La cause animale en Suisse à la seconde moitié du 19e siècle
La cause animale en Suisse à la seconde moitié du 19e siècle

La mère apeurée s’est cachée tandis que le père voulant intervenir se voit, lui aussi, menacé par la fourche que tient son fils. Drame familial? Folie meurtrière? Le journal souligne la cruauté du geste contre les animaux et jette l’opprobre sur l’auteur de ce drame tout en relevant l’émotion collective suscitée.

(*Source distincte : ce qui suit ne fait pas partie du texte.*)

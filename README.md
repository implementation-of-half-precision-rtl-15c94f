# Half-precision floating-point FFT with pass-logic first stage

This is a radix-2 FFT whose arithmetic is 16-bit IEEE 754 half precision.
Its size N is a parameter. The default is N = 8, and any power of two from
8 up works. It is meant for data that arrives as bits, as in an OFDM
transmitter. Each input sample is 0 or 1. The first stage of a
decimation-in-frequency (DIF) FFT multiplies `x[n] - x[n+N/2]` by a
twiddle factor. With one-bit samples that difference can only be -1, 0 or
+1. So the first stage needs no multiplier. It passes the twiddle factor,
its negation, or zero. That selection is the "pass logic". It removes the
N/2 complex multipliers a DIF first stage would otherwise need. The later
stages work on general complex values. They use complex floating-point
adders/subtractors and complex multipliers built from half-precision units.

The half-precision units can also be used on their own:

- a multiplier whose mantissa product comes from a sequential shift-and-add
  multiplier;
- a combinational adder/subtractor.

## Number format and arithmetic conventions

A half-precision word is `{sign, exponent[4:0], fraction[9:0]}`. Its value is
`(-1)^sign * 1.fraction * 2^(exponent-15)`. The package `hp_pkg` defines it
as the packed struct `half_t`. A complex value `cplx_t` is `{re, im}`, 32
bits.

Every unit follows the same rules. They are this implementation's choices:

| case | behaviour |
|---|---|
| rounding | truncation toward zero |
| exponent field 0 (zero or subnormal input) | read as zero |
| result below 2^-14 | +0 (no subnormals are produced) |
| result of 2^16 or more | infinity with the result's sign |
| exact zero result | +0 |
| infinity / NaN inputs | not special-cased: all-ones exponents are treated as ordinary numbers |

With these rules, each unit's result is the exact mathematical result,
truncated once. The testbenches rely on that. They compute the exact value
with `real` arithmetic, which holds any sum or product of two half values
exactly. They then truncate it and compare bit for bit.

## The arithmetic units

### `fp_addsub`: adder/subtractor (combinational)

- `sub = 1` inverts the sign of `b`.
- The XOR of the two signs then chooses between adding and subtracting the
  mantissas.
- An exponent compare orders the operands by magnitude. The larger exponent
  becomes the provisional result exponent. The exponent difference is the
  alignment shift for the smaller mantissa.
- The aligned mantissas are 42 bits wide: 11 significant bits and 31 bits
  below them. The exponent difference is at most 30, so no bit is ever
  shifted out. After the add or subtract, a leading-one search renormalises
  the result. The 10 fraction bits are then cut off, which makes the
  truncation exact.
- The result takes the sign of the larger operand.

A narrower datapath with guard/round/sticky bits could replace the wide
alignment. It must still round toward zero, or the testbenches fail.

### `fp_mul`: multiplier (sequential, 11 cycles)

The multiplier has three parts:

- **`fp_mul_expo_adjust`** restores the hidden bits, forms
  `ea + eb - 15`, and flags a zero operand.
- **`shift_add_mult`** multiplies the two 11-bit mantissas. It handles one
  multiplier bit per clock. It adds the multiplicand into the accumulator
  when the bit is 1, then shifts.
- **`fp_mul_result_norm`** takes the 22-bit product, which lies in [1, 4).
  If the product is 2 or more, it shifts right by one and increments the
  exponent. Then it truncates to 10 fraction bits and applies the
  underflow/overflow rules.

The sign is the XOR of the operand signs, forced to 0 when the magnitude is
zero.

Handshake:

1. Pulse `start` with `a` and `b`.
2. Sign, exponent and mantissas are captured on that edge.
3. `done` is high in the 11th cycle after it.
4. `result` stays valid until the next `start`.

A `start` while `busy` is ignored.

### `cplx_mul` and `cplx_butterfly`

`cplx_mul` computes `(A+jB)(C+jD) = (AC-BD) + j(AD+BC)`. It uses four
`fp_mul` that run in parallel, and two `fp_addsub` on the held products. It
has the same start/done timing as `fp_mul`. `cplx_butterfly` is four
`fp_addsub` that give `a+b` and `a-b`.

## The FFT (`fft_top`)

### Data flow

`S = log2 N` stages, `W = W_N = e^{-j2π/N}`. A stage splits the data into
blocks of `M = N/2^(st-1)` values. A butterfly pairs position `p` with
`p + M/2` in its block.

| stage | operation | hardware |
|---|---|---|
| 1 | `s[n] = x[n]+x[n+N/2]`, `d[n] = (x[n]-x[n+N/2])·W^n` | `pass_logic_stage`: selects 0/1/2 and +W^n / -W^n / 0 |
| 2 … S-1 | butterfly; the difference is multiplied by `W^(p·2^(st-1))` | N/2 `cplx_butterfly` + N/2 `cplx_mul` per stage |
| S | butterflies on neighbouring pairs, twiddle 1 | N/2 `cplx_butterfly` |

- At N = 8 this gives 4 complex multipliers in total, all in stage 2.
- The multiplier stages use a complex multiplier even where the factor is 1.
  Every difference of those stages therefore goes through the same path and
  the same truncation.
- The last stage has no multipliers.
- The DIF result comes out in bit-reversed order. It is written to `X[k]` in
  natural order.

`twiddle_rom #(N)` holds `W^0 … W^(N/2-1)`. A constant function computes
the table at elaboration: a Taylor series for cos/sin in `real` arithmetic,
then truncation to half precision. In hardware the table is a constant
lookup. At N = 8 the factor `0.7071…` is stored as `0x39A8`, which is
0.70703125.

### Control and timing

Ports:

- `clk`, `reset` (synchronous, active high);
- `start`, and `x_in[N-1:0]` where `x[n]` is bit `n`;
- outputs `busy`, `done` and `X[0:N-1]`, each of type `cplx_t`.

One register array `v[N]` holds the values between stages. The stages run
one after another:

| state | what happens |
|---|---|
| IDLE | `start` writes the pass-logic outputs of `x_in` into `v` |
| LOAD | the current stage's butterfly sums go into `v`, and its N/2 complex multipliers start on the differences |
| MUL | after 11 cycles the products go into `v`. The next state is LOAD for the next multiplier stage, or FINAL |
| FINAL | the last butterflies are written, bit-reversed, into `X`; `done` pulses |

- Latency from the edge that samples `start` to `done`:
  `(S-2)·13 + 1` cycles. That is **14** for N = 8, 27 for N = 16 and 40 for
  N = 32.
- A new `start` is accepted in the cycle in which `done` is high.
- `X` holds its value until the next transform finishes.
- `start` is ignored while `busy` is high.
- `reset` aborts a running transform.

Only one stage's multipliers work at a time. The per-stage hardware mirrors
the "N/2 multipliers per stage" structure of the design. A cheaper variant
would share one set of N/2 multipliers across the stages, using a
multiplexer on the inputs.

### Accuracy

The errors come from truncation in every operation and from the truncated
twiddle factors. For N = 8, all 256 input words give outputs within 0.01
of the exact DFT. Output magnitudes reach N, for `X[0]` when all samples
are 1. Each stage truncates once, relative to values as large as N, so the
error bound grows with N·log2 N. The tests at N = 16 and 32 allow an error
of `log2 N · N / 512`.

## How far this follows the source design, and where it does not

These parts follow the source design:

- half-precision format;
- a DIF structure with pass logic replacing the first-stage multipliers;
- complex add/subtract followed by complex multiplication in the remaining
  stages;
- a complex multiplier made of four real multipliers and two
  adders/subtractors;
- the multiplier's structure: sign XOR, exponent adjustment, an 11×11
  shift-and-add mantissa multiplier with a 22-bit product, normalisation;
- the adder/subtractor's order of operations: exponent compare, alignment,
  mantissa add/sub selected by the sign XOR, repacking.

These are this design's own choices. The source gives none of them:

- rounding mode, subnormal, overflow and special-value handling;
- the start/busy/done handshakes and the one-bit-per-cycle multiplier
  schedule;
- reset polarity;
- the encoding of the input bits and natural-order outputs;
- the FFT controller and its latency;
- multiplying by a factor of 1 in the multiplier stages;
- computing the twiddle table at elaboration.

The source says the structure works for any FFT size, but it shows only
8 points. Here the size is a parameter. It has been simulated at 8, 16
and 32. The source reports its FPGA resource use, but this RTL has not been
compared against it.

## Files

| file | content |
|---|---|
| `rtl/hp_pkg.sv` | `half_t`, `cplx_t`, constants (default `FFT_N`, `MUL_CYCLES`, …) |
| `rtl/shift_add_mult.sv` | sequential W×W shift-and-add multiplier (W = 11) |
| `rtl/fp_mul_expo_adjust.sv`, `rtl/fp_mul_result_norm.sv`, `rtl/fp_mul.sv` | half-precision multiplier |
| `rtl/fp_addsub.sv` | half-precision adder/subtractor |
| `rtl/cplx_mul.sv`, `rtl/cplx_butterfly.sv` | complex multiplier, complex add/sub pair |
| `rtl/twiddle_rom.sv`, `rtl/pass_logic_stage.sv` | twiddle table (computed for any N), first FFT stage |
| `rtl/fft_top.sv` | the FFT, parameter `N` |
| `tb/hp_ref_pkg.sv` | reference half↔real conversion used by all testbenches |
| `tb/fft_ref_pkg.sv` | reference FFTs: a bit-exact stage-by-stage half-precision model, and the exact DFT |
| `tb/fft_tb_driver.sv` | stimulus and checks for one `fft_top` of any size |
| `tb/tb_<module>.sv` | one self-checking testbench per module |
| `tb/tb_fft_top_sizes.sv` | the FFT at N = 16 and N = 32 |

## Simulating

Each testbench prints `TB_RESULT checks=N failures=M` and stops. A watchdog
ends a run that hangs. For example, the end-to-end FFT test:

```
verilator --binary --timing --assert -Wno-fatal -y rtl -y tb +libext+.sv -Irtl \
  rtl/hp_pkg.sv tb/hp_ref_pkg.sv tb/fft_ref_pkg.sv tb/tb_fft_top.sv \
  --top-module tb_fft_top -o sim && ./obj_dir/sim
```

For another module, replace `tb_fft_top` with its testbench. `-y`
finds the other modules by file name.

The testbenches check the following:

| testbench | what it checks |
|---|---|
| `tb_fft_top` | the default size, N = 8, with all 256 input words, two ways: bit for bit against a stage-by-stage model, and against the exact DFT. Also the 14-cycle latency, ignored starts, back-to-back transforms and a reset abort, and that the pass logic produced each of +W, −W and 0 |
| `tb_fft_top_sizes` | the same checks at N = 16 and 32, with random and patterned input words |
| `tb_fp_addsub` | 40 000 random and corner cases, including cancellation and overflow |
| `tb_fp_mul` | 3 000 random and corner cases, including overflow and underflow, and the 11-cycle latency |
| `tb_cplx_mul`, `tb_cplx_butterfly` | random operands and the FFT twiddles |
| `tb_pass_logic_stage` | exhaustive over all 256 input words |
| `tb_twiddle_rom` | every factor for N = 8, 16 and 64, against `cos`/`sin` |

Each run takes well under a second. Building `tb_fft_top_sizes` takes
about a minute.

Ce drame sans suite médiatique, a pourtant marqué les esprits et devient indice des risques que la condition humaine porterait en elle. En avril 1868, lors de la création de la SPA genevoise, l’événement est relaté par l’instituteur, cheville ouvrière de la mise en place de l’association, Eugène de Budé. L’événement exemplifie de facto, une thèse largement partagée dans les groupes européens qui se multiplient en faveur de la cause animale (137 sociétés dont 17 en Suisse à cette date). La nature humaine se révélerait dans les comportements pervers des enfants envers les animaux. Pour les initiateurs du projet de société protectrice des animaux, éduquer l’enfant au respect de la vie animale est la condition nécessaire pour éviter la contagion de la violence entre humains. Entre malédiction du péché originel, besoins de la médecine expérimentale, recul du seuil de tolérance de la vue du sang et de la violence physique, les défenseurs des animaux plaident aussi pour une rationalité inscrite dans l’utilité sociale promue au sein de la société d’utilité publique genevoise dont émane directement la SPA. Paysans, commerçants, vous n’avez pas d’égard pour les animaux, vous vous comportez non en roi mais en tyran à leur égard? C’est votre rendement productif et votre profit qui en pâtiront. Telle est la donne morale et pratique en cette seconde moitié du 19e siècle, dans l’histoire tumultueuse des rapports entre les humains et le règne animal.
Symptomatique des nouvelles sensibilités, au milieu du 19e siècle, écorcheries et boucheries se déplacent des rues basses, en plein air, vers un abattoir fermé, en aval du Rhône, facilitant l’écoulement du sang animal.